What is required:
Repeat the whole listing below with nothing added or dropped.
○ ○ ○ ○ ○ ○ ○
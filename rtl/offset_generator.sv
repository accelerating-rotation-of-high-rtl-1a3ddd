// offset_generator: rotated offsets of the pixels of one window by addition.
//
// Every window of the grid has the same pixel offsets relative to its
// centre, so the rotated offsets are generated once, for a WINX x WINY
// window (64 x 64 in the evaluated engine). Given the rotated offset of the first
// pixel (x0, y0) and cos/sin of the angle, the others follow from
// neighbouring pixels being one unit apart:
//   R(u+1, v) = R(u, v) + ( cos, sin)   next pixel in a row
//   R(0, v+1) = R(0, v) + (-sin, cos)   first pixel of the next row
// Pixels are produced in raster order, u (x, column) fastest, so each
// offset costs one vector addition: WINX*WINY - 1 additions per window on one
// pair of DATA_W-bit adders. A second register keeps the row start.
// Each offset leaves truncated (floor) to a signed LW-bit integer. The
// local adders add it to centres rounded to nearest, so the sum is the
// integer part of the rotated position within one pixel; see
// rotation_engine for why that is the right output for pixel addresses.
//
// Interface/timing: `start` (while not busy) loads cos/sin/x0/y0 and the
// first offset is valid in the next cycle. A valid/ready stream then gives
// one offset per cycle while out_ready is high; out_valid/out_* hold while
// it is low (stall). out_u/out_v give the pixel within the window,
// out_last marks the final pixel, and `done` pulses in the cycle after it
// is taken. The incremental scheme is the one the engine is built on; the
// raster order, the row-start register and the handshake are this design's
// own choices.
module offset_generator
  import rot_pkg::*;
#(
  parameter int W    = DATA_W,
  parameter int WINX = IMG_M >> HIER,
  parameter int WINY = WINX,
  parameter int LW   = LOCAL_W,
  parameter int F    = coord_frac(DATA_W, IMG_M),
  parameter int UW   = ((WINX > WINY ? WINX : WINY) > 1) ? $clog2(WINX > WINY ? WINX : WINY) : 1
) (
  input  logic                 clk,
  input  logic                 rst_n,
  input  logic                 start,
  input  logic signed [W-1:0]  cos_in,
  input  logic signed [W-1:0]  sin_in,
  input  logic signed [W-1:0]  x0,
  input  logic signed [W-1:0]  y0,
  output logic                 busy,
  output logic                 done,
  output logic                 out_valid,
  input  logic                 out_ready,
  output logic signed [LW-1:0] out_x,
  output logic signed [LW-1:0] out_y,
  output logic [UW-1:0]        out_u,
  output logic [UW-1:0]        out_v,
  output logic                 out_last
);

  logic signed [W-1:0] cos_q, sin_q;
  logic signed [W-1:0] cur_x, cur_y, row_x, row_y;
  logic signed [W-1:0] a_x, a_y, b_x, b_y, nxt_x, nxt_y;
  logic [UW-1:0]       u_q, v_q;
  logic                row_end, fire;

  assign row_end  = (int'(u_q) == WINX - 1);
  assign out_last = row_end && (int'(v_q) == WINY - 1);
  assign fire     = out_valid && out_ready;

  // The single vector adder: along the row, or down from the row start.
  always_comb begin
    if (row_end) begin
      a_x = row_x;   a_y = row_y;
      b_x = -sin_q;  b_y = cos_q;
    end else begin
      a_x = cur_x;   a_y = cur_y;
      b_x = cos_q;   b_y = sin_q;
    end
    nxt_x = a_x + b_x;
    nxt_y = a_y + b_y;
  end

  always_ff @(posedge clk or negedge rst_n) begin
    if (!rst_n) begin
      busy      <= 1'b0;
      done      <= 1'b0;
      out_valid <= 1'b0;
      cos_q     <= '0;
      sin_q     <= '0;
      cur_x     <= '0;
      cur_y     <= '0;
      row_x     <= '0;
      row_y     <= '0;
      u_q       <= '0;
      v_q       <= '0;
    end else begin
      done <= 1'b0;
      if (!busy) begin
        if (start) begin
          busy      <= 1'b1;
          out_valid <= 1'b1;
          cos_q     <= cos_in;
          sin_q     <= sin_in;
          cur_x     <= x0;
          cur_y     <= y0;
          row_x     <= x0;
          row_y     <= y0;
          u_q       <= '0;
          v_q       <= '0;
        end
      end else if (fire) begin
        if (out_last) begin
          busy      <= 1'b0;
          out_valid <= 1'b0;
          done      <= 1'b1;
        end else if (row_end) begin
          cur_x <= nxt_x;
          cur_y <= nxt_y;
          row_x <= nxt_x;
          row_y <= nxt_y;
          u_q   <= '0;
          v_q   <= v_q + 1'b1;
        end else begin
          cur_x <= nxt_x;
          cur_y <= nxt_y;
          u_q   <= u_q + 1'b1;
        end
      end
    end
  end

  // Truncate to the integer part (floor) and keep LW bits.
  function automatic logic signed [LW-1:0] to_local(logic signed [W-1:0] v);
    return v[F+LW-1:F];
  endfunction

  assign out_x = to_local(cur_x);
  assign out_y = to_local(cur_y);
  assign out_u = u_q;
  assign out_v = v_q;

  // Stream rule: an offered offset stays unchanged until it is taken.
  property p_hold;
    @(posedge clk) disable iff (!rst_n)
      out_valid && !out_ready |=> out_valid && $stable(out_x) && $stable(out_y)
                                  && $stable(out_u) && $stable(out_v);
  endproperty
  a_hold: assert property (p_hold);

endmodule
○ ○ ○ ○ ○ ○ ○
Solution:
filename rtl/offset_generator.sv
repository accelerating-rotation-of-high-rtl-1a3ddd
// offset_generator: rotated offsets of the pixels of one window by addition.
//
// Every window of the grid has the same pixel offsets relative to its
// centre, so the rotated offsets are generated once, for a WINX x WINY
// window (64 x 64 in the evaluated engine). Given the rotated offset of the first
// pixel (x0, y0) and cos/sin of the angle, the others follow from
// neighbouring pixels being one unit apart:
//   R(u+1, v) = R(u, v) + ( cos, sin)   next pixel in a row
//   R(0, v+1) = R(0, v) + (-sin, cos)   first pixel of the next row
// Pixels are produced in raster order, u (x, column) fastest, so each
// offset costs one vector addition: WINX*WINY - 1 additions per window on one
// pair of DATA_W-bit adders. A second register keeps the row start.
// Each offset leaves truncated (floor) to a signed LW-bit integer. The
// local adders add it to centres rounded to nearest, so the sum is the
// integer part of the rotated position within one pixel; see
// rotation_engine for why that is the right output for pixel addresses.
//
// Interface/timing: `start` (while not busy) loads cos/sin/x0/y0 and the
// first offset is valid in the next cycle. A valid/ready stream then gives
// one offset per cycle while out_ready is high; out_valid/out_* hold while
// it is low (stall). out_u/out_v give the pixel within the window,
// out_last marks the final pixel, and `done` pulses in the cycle after it
// is taken. The incremental scheme is the one the engine is built on; the
// raster order, the row-start register and the handshake are this design's
// own choices.
module offset_generator
  import rot_pkg::*;
#(
  parameter int W    = DATA_W,
  parameter int WINX = IMG_M >> HIER,
  parameter int WINY = WINX,
  parameter int LW   = LOCAL_W,
  parameter int F    = coord_frac(DATA_W, IMG_M),
  parameter int UW   = ((WINX > WINY ? WINX : WINY) > 1) ? $clog2(WINX > WINY ? WINX : WINY) : 1
) (
  input  logic                 clk,
  input  logic                 rst_n,
  input  logic                 start,
  input  logic signed [W-1:0]  cos_in,
  input  logic signed [W-1:0]  sin_in,
  input  logic signed [W-1:0]  x0,
  input  logic signed [W-1:0]  y0,
  output logic                 busy,
  output logic                 done,
  output logic                 out_valid,
  input  logic                 out_ready,
  output logic signed [LW-1:0] out_x,
  output logic signed [LW-1:0] out_y,
  output logic [UW-1:0]        out_u,
  output logic [UW-1:0]        out_v,
  output logic                 out_last
);

  logic signed [W-1:0] cos_q, sin_q;
  logic signed [W-1:0] cur_x, cur_y, row_x, row_y;
  logic signed [W-1:0] a_x, a_y, b_x, b_y, nxt_x, nxt_y;
  logic [UW-1:0]       u_q, v_q;
  logic                row_end, fire;

  assign row_end  = (int'(u_q) == WINX - 1);
  assign out_last = row_end && (int'(v_q) == WINY - 1);
  assign fire     = out_valid && out_ready;

  // The single vector adder: along the row, or down from the row start.
  always_comb begin
    if (row_end) begin
      a_x = row_x;   a_y = row_y;
      b_x = -sin_q;  b_y = cos_q;
    end else begin
      a_x = cur_x;   a_y = cur_y;
      b_x = cos_q;   b_y = sin_q;
    end
    nxt_x = a_x + b_x;
    nxt_y = a_y + b_y;
  end

  always_ff @(posedge clk or negedge rst_n) begin
    if (!rst_n) begin
      busy      <= 1'b0;
      done      <= 1'b0;
      out_valid <= 1'b0;
      cos_q     <= '0;
      sin_q     <= '0;
      cur_x     <= '0;
      cur_y     <= '0;
      row_x     <= '0;
      row_y     <= '0;
      u_q       <= '0;
      v_q       <= '0;
    end else begin
      done <= 1'b0;
      if (!busy) begin
        if (start) begin
          busy      <= 1'b1;
          out_valid <= 1'b1;
          cos_q     <= cos_in;
          sin_q     <= sin_in;
          cur_x     <= x0;
          cur_y     <= y0;
          row_x     <= x0;
          row_y     <= y0;
          u_q       <= '0;
          v_q       <= '0;
        end
      end else if (fire) begin
        if (out_last) begin
          busy      <= 1'b0;
          out_valid <= 1'b0;
          done      <= 1'b1;
        end else if (row_end) begin
          cur_x <= nxt_x;
          cur_y <= nxt_y;
          row_x <= nxt_x;
          row_y <= nxt_y;
          u_q   <= '0;
          v_q   <= v_q + 1'b1;
        end else begin
          cur_x <= nxt_x;
          cur_y <= nxt_y;
          u_q   <= u_q + 1'b1;
        end
      end
    end
  end

  // Truncate to the integer part (floor) and keep LW bits.
  function automatic logic signed [LW-1:0] to_local(logic signed [W-1:0] v);
    return v[F+LW-1:F];
  endfunction

  assign out_x = to_local(cur_x);
  assign out_y = to_local(cur_y);
  assign out_u = u_q;
  assign out_v = v_q;

  // Stream rule: an offered offset stays unchanged until it is taken.
  property p_hold;
    @(posedge clk) disable iff (!rst_n)
      out_valid && !out_ready |=> out_valid && $stable(out_x) && $stable(out_y)
                                  && $stable(out_u) && $stable(out_v);
  endproperty
  a_hold: assert property (p_hold);

endmodule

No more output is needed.